Every line of the records below that has the word "input" should be copied.

──────

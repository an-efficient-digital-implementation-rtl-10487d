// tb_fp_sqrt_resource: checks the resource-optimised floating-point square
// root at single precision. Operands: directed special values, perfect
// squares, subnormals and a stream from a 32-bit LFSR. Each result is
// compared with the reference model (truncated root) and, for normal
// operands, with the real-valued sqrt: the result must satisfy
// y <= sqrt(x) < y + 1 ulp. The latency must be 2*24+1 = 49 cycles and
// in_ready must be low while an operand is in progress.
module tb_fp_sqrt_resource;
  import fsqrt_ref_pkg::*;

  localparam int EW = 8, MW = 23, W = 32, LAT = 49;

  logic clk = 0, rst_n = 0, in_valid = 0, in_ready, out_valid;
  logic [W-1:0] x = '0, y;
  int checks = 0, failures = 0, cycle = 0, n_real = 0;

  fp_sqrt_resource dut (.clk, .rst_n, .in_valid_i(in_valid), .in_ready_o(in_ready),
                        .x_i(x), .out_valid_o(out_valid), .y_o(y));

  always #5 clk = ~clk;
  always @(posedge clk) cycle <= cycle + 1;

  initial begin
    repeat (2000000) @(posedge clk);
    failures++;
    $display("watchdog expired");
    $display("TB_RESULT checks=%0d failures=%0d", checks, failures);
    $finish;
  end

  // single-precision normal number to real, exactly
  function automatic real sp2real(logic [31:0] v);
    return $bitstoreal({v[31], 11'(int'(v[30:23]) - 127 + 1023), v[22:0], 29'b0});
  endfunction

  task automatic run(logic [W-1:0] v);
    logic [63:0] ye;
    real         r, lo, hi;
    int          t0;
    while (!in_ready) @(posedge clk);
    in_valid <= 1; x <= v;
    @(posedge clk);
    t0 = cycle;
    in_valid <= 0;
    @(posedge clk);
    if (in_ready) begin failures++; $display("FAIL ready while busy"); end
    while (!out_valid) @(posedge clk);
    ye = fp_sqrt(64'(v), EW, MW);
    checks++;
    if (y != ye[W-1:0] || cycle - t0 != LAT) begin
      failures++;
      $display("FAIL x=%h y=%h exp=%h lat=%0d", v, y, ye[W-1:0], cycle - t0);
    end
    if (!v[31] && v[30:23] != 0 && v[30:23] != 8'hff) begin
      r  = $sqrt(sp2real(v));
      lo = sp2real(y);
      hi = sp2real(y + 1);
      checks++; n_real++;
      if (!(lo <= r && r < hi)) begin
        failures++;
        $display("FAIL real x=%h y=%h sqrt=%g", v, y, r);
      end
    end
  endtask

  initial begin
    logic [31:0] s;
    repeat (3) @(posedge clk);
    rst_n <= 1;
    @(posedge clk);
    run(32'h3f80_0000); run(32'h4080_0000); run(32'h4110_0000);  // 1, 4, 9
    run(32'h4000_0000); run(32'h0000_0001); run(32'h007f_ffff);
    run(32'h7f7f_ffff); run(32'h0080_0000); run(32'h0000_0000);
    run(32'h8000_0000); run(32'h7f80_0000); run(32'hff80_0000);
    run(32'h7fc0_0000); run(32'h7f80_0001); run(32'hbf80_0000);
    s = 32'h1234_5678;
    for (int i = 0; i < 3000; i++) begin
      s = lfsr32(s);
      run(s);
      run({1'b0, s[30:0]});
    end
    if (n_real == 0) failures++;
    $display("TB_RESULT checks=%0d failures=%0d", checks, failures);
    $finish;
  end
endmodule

──────

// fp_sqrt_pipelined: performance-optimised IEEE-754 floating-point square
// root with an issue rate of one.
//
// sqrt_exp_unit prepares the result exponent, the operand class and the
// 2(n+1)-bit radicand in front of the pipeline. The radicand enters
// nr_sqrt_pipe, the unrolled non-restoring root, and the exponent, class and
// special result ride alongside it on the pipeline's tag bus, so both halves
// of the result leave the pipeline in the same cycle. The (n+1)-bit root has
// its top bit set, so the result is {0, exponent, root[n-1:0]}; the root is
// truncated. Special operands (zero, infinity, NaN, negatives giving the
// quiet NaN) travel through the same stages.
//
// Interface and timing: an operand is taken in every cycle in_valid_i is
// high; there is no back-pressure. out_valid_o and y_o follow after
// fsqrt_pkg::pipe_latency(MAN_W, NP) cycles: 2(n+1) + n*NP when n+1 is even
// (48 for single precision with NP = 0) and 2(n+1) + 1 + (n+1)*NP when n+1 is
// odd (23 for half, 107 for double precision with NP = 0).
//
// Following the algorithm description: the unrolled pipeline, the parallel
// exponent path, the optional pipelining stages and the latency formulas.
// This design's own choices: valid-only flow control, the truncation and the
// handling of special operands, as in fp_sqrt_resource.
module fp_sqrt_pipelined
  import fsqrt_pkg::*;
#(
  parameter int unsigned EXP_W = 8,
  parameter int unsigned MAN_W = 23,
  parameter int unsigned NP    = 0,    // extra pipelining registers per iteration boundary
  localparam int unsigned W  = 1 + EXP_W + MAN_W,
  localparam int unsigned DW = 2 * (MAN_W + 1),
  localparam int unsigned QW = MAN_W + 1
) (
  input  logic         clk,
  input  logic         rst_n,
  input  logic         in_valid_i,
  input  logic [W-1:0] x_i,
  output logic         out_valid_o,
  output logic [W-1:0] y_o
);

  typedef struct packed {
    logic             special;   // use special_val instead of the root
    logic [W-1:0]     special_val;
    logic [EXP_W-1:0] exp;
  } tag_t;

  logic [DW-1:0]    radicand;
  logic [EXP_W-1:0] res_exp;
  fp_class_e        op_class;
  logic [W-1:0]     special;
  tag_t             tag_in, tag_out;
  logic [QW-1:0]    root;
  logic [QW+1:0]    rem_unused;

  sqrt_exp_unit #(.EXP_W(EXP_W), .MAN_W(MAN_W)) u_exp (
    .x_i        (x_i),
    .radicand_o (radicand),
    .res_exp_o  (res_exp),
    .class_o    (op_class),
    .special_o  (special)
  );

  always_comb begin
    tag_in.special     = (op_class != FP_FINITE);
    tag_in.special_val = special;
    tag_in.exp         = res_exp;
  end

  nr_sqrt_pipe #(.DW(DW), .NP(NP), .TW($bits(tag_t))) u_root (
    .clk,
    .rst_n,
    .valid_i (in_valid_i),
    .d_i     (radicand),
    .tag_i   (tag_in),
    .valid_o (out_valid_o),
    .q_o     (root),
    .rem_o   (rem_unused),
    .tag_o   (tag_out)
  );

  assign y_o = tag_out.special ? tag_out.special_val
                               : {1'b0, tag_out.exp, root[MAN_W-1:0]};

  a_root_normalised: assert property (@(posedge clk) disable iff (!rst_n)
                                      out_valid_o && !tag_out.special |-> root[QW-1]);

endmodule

──────

## [WRITTEN SOLUTION]
  input  logic         clk,
  input  logic         rst_n,
  input  logic         in_valid_i,
  input  logic [W-1:0] x_i,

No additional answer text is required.